**Source records**
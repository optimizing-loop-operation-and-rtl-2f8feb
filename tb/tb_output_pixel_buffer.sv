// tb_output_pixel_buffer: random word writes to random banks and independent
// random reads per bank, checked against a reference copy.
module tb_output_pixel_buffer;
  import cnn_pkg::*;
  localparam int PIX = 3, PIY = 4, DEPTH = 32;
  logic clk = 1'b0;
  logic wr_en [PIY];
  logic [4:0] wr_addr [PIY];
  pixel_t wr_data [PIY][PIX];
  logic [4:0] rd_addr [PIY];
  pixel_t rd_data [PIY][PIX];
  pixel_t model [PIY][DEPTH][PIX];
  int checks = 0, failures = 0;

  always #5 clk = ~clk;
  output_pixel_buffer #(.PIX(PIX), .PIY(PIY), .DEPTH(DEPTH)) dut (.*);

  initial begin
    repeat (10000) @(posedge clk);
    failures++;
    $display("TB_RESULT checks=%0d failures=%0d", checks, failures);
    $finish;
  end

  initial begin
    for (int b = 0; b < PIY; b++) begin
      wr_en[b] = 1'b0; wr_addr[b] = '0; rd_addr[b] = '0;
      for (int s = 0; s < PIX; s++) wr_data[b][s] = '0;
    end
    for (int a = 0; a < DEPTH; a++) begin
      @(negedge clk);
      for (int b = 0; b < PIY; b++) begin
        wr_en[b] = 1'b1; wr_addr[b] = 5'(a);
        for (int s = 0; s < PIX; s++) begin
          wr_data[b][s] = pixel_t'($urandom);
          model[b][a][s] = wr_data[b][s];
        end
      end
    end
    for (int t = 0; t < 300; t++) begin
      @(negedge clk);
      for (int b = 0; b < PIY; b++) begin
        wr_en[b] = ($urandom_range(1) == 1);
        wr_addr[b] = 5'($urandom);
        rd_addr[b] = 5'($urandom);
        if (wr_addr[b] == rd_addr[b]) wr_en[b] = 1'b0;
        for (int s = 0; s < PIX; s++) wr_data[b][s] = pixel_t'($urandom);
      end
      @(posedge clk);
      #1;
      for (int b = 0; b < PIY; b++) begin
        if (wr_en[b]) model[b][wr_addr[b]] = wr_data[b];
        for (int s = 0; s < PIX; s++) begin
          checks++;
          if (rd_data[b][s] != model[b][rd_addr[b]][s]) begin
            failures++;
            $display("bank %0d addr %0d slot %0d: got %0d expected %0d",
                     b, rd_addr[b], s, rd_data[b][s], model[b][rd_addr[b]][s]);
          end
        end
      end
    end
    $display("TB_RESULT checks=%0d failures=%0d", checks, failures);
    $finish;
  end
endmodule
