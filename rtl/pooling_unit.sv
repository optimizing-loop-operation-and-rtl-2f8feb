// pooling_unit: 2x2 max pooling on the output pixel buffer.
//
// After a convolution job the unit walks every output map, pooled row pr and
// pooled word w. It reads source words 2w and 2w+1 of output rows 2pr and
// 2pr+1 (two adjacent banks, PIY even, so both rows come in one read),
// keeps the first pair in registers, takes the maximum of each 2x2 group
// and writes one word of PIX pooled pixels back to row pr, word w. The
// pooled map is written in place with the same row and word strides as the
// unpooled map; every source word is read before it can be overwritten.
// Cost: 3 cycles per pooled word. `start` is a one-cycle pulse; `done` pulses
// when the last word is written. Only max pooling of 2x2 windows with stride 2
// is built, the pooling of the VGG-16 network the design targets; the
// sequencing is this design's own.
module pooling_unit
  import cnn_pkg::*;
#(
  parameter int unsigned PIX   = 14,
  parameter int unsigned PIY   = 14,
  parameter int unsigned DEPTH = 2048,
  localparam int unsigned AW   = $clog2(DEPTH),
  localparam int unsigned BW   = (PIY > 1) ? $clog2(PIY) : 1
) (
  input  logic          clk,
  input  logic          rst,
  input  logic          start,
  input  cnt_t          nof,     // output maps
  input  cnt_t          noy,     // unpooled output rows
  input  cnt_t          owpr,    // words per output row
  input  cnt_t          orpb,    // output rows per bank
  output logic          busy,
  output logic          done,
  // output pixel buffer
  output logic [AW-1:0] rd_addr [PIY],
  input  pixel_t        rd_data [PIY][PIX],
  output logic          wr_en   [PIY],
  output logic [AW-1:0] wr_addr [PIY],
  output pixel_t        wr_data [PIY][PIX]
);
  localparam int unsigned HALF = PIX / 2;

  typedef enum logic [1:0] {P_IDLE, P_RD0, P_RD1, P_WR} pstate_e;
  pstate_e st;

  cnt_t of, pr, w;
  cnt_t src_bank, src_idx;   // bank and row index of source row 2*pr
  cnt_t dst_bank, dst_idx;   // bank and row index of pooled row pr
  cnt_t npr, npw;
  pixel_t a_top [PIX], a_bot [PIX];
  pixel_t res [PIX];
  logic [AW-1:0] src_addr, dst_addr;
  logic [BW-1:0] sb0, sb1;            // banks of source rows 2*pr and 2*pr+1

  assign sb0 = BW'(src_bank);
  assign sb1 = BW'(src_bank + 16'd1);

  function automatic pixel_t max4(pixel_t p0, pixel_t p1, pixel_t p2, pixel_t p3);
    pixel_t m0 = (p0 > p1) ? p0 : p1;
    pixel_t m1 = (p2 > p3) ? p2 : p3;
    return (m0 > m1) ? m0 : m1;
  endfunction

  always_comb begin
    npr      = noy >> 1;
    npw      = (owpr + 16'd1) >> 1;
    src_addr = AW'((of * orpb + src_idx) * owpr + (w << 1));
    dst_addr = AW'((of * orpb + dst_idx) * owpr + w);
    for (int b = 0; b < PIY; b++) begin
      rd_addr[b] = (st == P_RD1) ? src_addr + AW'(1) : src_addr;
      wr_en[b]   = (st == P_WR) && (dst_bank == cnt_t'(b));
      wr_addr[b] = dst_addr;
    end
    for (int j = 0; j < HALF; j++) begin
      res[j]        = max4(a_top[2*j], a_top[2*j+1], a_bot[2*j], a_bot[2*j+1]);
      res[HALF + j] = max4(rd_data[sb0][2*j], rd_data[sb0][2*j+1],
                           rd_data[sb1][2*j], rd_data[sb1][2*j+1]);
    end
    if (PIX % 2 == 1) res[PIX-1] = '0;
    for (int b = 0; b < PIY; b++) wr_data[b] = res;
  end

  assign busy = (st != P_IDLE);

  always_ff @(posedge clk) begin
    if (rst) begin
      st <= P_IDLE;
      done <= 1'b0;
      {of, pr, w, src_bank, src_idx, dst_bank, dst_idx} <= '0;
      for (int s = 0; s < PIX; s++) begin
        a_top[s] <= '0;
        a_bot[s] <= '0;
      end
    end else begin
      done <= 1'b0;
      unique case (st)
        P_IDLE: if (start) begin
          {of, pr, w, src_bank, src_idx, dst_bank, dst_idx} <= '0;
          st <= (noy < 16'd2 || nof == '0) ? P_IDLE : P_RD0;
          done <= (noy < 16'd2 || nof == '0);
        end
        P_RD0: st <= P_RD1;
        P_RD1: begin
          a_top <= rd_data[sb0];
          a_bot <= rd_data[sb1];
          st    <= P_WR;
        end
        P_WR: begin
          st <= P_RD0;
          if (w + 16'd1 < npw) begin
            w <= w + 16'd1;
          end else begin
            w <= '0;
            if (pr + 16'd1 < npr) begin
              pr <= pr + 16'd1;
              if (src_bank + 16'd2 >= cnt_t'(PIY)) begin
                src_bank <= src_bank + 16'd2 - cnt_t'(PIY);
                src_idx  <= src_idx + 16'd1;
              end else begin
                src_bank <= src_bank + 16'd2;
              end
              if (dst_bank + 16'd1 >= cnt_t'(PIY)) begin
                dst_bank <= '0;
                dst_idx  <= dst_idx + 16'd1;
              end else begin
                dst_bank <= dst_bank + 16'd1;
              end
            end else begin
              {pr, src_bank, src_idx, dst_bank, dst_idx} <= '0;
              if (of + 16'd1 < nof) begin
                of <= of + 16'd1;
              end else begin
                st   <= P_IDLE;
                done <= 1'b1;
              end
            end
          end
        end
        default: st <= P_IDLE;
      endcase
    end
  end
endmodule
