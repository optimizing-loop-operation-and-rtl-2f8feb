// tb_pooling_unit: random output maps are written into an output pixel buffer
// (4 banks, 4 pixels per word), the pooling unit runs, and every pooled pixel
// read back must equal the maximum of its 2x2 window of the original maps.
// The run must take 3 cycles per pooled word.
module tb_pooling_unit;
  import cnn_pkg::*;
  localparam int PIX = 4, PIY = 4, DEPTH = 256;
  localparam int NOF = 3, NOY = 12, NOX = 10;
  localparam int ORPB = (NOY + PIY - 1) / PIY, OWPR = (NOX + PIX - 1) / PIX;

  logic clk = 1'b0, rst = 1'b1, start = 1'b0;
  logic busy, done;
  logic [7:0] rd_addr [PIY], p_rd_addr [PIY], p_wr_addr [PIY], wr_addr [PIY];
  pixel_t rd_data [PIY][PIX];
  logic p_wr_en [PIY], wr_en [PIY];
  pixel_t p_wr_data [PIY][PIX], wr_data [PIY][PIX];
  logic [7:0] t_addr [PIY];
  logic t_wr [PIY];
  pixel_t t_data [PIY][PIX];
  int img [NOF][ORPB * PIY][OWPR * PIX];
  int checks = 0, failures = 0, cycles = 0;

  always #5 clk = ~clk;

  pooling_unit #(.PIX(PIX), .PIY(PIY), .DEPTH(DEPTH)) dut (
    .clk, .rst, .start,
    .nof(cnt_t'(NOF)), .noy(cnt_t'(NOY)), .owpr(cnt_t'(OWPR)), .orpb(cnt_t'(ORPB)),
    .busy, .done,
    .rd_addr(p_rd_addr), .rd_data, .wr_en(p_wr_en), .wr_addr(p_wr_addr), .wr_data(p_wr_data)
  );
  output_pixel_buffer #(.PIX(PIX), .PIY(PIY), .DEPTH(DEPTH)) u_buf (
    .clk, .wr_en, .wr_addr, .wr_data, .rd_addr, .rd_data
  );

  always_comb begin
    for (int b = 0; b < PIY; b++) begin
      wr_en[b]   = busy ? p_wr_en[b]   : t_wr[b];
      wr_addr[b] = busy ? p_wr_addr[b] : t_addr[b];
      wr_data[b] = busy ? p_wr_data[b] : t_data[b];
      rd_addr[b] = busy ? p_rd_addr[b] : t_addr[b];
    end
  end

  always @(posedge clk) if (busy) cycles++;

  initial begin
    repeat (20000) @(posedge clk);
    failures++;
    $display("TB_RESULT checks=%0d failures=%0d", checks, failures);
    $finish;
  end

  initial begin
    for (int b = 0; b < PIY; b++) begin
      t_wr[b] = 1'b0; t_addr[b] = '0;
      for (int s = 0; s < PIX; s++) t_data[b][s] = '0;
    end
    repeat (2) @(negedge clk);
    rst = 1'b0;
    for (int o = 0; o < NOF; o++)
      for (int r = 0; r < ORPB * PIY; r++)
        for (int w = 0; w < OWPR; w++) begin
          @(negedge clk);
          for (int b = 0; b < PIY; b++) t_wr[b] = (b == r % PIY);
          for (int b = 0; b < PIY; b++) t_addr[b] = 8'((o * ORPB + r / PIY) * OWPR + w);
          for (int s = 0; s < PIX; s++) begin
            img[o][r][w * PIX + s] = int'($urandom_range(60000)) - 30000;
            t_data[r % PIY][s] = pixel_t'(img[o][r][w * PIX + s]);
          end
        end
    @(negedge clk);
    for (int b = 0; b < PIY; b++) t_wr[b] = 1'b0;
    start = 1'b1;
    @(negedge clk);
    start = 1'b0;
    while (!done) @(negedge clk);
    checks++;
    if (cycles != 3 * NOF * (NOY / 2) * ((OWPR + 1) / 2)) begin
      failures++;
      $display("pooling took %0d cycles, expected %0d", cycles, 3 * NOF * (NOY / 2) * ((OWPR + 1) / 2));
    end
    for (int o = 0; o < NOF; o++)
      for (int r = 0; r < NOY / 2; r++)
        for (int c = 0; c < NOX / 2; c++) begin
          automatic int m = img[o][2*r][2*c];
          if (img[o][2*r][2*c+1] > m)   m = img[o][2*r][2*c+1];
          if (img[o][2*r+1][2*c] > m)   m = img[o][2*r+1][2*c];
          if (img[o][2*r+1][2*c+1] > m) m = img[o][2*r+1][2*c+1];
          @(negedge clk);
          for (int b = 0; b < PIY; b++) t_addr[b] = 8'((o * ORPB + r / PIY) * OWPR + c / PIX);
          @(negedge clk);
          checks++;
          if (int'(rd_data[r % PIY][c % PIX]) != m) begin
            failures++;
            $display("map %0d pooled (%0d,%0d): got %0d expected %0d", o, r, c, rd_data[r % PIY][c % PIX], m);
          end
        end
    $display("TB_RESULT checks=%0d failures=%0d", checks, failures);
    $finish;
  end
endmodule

...

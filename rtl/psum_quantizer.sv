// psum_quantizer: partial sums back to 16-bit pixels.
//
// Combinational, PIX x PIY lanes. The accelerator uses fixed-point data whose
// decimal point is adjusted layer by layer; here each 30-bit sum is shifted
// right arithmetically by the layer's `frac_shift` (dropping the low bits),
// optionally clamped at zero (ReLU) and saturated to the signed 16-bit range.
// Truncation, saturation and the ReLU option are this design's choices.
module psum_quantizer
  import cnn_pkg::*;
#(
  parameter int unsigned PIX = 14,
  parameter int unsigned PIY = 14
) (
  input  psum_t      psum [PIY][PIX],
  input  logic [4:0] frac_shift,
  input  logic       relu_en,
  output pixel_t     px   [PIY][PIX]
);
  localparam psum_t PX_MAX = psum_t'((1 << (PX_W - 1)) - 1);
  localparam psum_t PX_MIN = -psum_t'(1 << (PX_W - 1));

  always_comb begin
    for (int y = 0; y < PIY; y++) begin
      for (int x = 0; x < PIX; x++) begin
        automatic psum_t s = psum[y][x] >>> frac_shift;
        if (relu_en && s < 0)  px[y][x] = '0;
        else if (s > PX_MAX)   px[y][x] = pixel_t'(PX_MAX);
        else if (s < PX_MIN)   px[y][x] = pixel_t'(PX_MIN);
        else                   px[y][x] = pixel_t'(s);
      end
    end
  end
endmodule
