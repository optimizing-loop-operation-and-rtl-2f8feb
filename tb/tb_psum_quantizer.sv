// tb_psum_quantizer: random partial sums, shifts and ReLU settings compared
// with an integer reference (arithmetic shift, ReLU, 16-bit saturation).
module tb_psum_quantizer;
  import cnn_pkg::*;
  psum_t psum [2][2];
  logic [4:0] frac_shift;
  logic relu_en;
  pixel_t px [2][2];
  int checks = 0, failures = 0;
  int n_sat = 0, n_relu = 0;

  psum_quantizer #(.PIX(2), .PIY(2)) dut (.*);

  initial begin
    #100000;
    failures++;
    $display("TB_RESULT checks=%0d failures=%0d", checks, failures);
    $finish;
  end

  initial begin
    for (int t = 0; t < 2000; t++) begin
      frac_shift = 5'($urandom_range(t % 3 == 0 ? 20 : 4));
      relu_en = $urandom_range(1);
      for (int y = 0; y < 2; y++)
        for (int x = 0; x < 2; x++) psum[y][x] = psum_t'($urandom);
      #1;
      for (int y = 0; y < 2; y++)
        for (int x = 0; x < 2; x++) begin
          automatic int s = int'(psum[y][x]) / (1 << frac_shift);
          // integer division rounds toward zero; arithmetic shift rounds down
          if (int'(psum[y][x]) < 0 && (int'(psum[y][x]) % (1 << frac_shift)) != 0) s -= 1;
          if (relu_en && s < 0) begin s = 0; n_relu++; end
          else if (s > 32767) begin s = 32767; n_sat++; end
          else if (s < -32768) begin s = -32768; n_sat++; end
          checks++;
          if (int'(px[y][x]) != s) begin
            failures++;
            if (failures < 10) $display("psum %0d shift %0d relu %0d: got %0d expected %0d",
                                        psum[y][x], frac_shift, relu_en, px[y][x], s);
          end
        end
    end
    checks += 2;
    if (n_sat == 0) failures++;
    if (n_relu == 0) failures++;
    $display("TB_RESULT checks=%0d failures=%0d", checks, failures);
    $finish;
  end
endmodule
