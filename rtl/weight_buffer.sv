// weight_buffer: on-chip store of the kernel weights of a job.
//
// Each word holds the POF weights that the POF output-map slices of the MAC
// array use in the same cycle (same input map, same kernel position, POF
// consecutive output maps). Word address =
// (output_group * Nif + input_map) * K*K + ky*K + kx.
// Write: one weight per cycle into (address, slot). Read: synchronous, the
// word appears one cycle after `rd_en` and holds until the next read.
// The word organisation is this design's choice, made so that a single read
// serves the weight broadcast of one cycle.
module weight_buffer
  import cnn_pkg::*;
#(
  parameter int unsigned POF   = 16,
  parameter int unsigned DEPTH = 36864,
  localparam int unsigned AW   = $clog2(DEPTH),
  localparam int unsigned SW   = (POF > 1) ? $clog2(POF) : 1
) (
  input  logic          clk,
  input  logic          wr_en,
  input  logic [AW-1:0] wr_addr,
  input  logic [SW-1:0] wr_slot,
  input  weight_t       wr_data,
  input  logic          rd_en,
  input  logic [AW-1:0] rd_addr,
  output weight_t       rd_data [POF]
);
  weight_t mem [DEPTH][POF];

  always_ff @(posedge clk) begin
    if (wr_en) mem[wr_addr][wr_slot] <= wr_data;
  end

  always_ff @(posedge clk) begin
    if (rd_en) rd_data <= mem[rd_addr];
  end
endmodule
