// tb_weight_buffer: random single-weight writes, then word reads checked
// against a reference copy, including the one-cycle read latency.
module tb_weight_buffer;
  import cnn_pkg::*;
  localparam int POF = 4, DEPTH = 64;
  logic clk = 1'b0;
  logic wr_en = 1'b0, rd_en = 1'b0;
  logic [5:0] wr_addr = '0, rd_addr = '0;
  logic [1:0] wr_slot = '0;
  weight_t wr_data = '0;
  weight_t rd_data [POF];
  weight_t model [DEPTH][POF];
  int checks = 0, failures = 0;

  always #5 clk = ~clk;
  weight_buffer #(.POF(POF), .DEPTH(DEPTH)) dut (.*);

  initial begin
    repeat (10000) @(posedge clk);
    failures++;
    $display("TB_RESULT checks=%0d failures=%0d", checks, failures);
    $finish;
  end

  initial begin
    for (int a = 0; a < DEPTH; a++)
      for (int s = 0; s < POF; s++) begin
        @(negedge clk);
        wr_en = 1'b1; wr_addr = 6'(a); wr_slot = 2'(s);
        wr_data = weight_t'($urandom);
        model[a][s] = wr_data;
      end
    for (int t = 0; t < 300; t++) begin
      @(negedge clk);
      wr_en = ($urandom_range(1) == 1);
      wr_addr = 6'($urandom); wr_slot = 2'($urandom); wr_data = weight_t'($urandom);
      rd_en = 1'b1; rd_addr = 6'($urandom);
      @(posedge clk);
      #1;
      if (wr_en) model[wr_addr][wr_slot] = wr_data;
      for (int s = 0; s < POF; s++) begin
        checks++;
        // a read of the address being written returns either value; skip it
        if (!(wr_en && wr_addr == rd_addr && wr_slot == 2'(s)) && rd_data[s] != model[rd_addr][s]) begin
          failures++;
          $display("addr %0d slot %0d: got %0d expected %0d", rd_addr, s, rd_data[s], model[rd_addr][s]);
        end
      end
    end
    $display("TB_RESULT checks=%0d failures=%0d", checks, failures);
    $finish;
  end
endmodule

**Exercise objective**
Whenever a line above includes "reference", copy it in full.

**Output**
// random reads per bank, checked against a reference copy.
// with an integer reference (arithmetic shift, ReLU, 16-bit saturation).
// against a reference copy, including the one-cycle read latency.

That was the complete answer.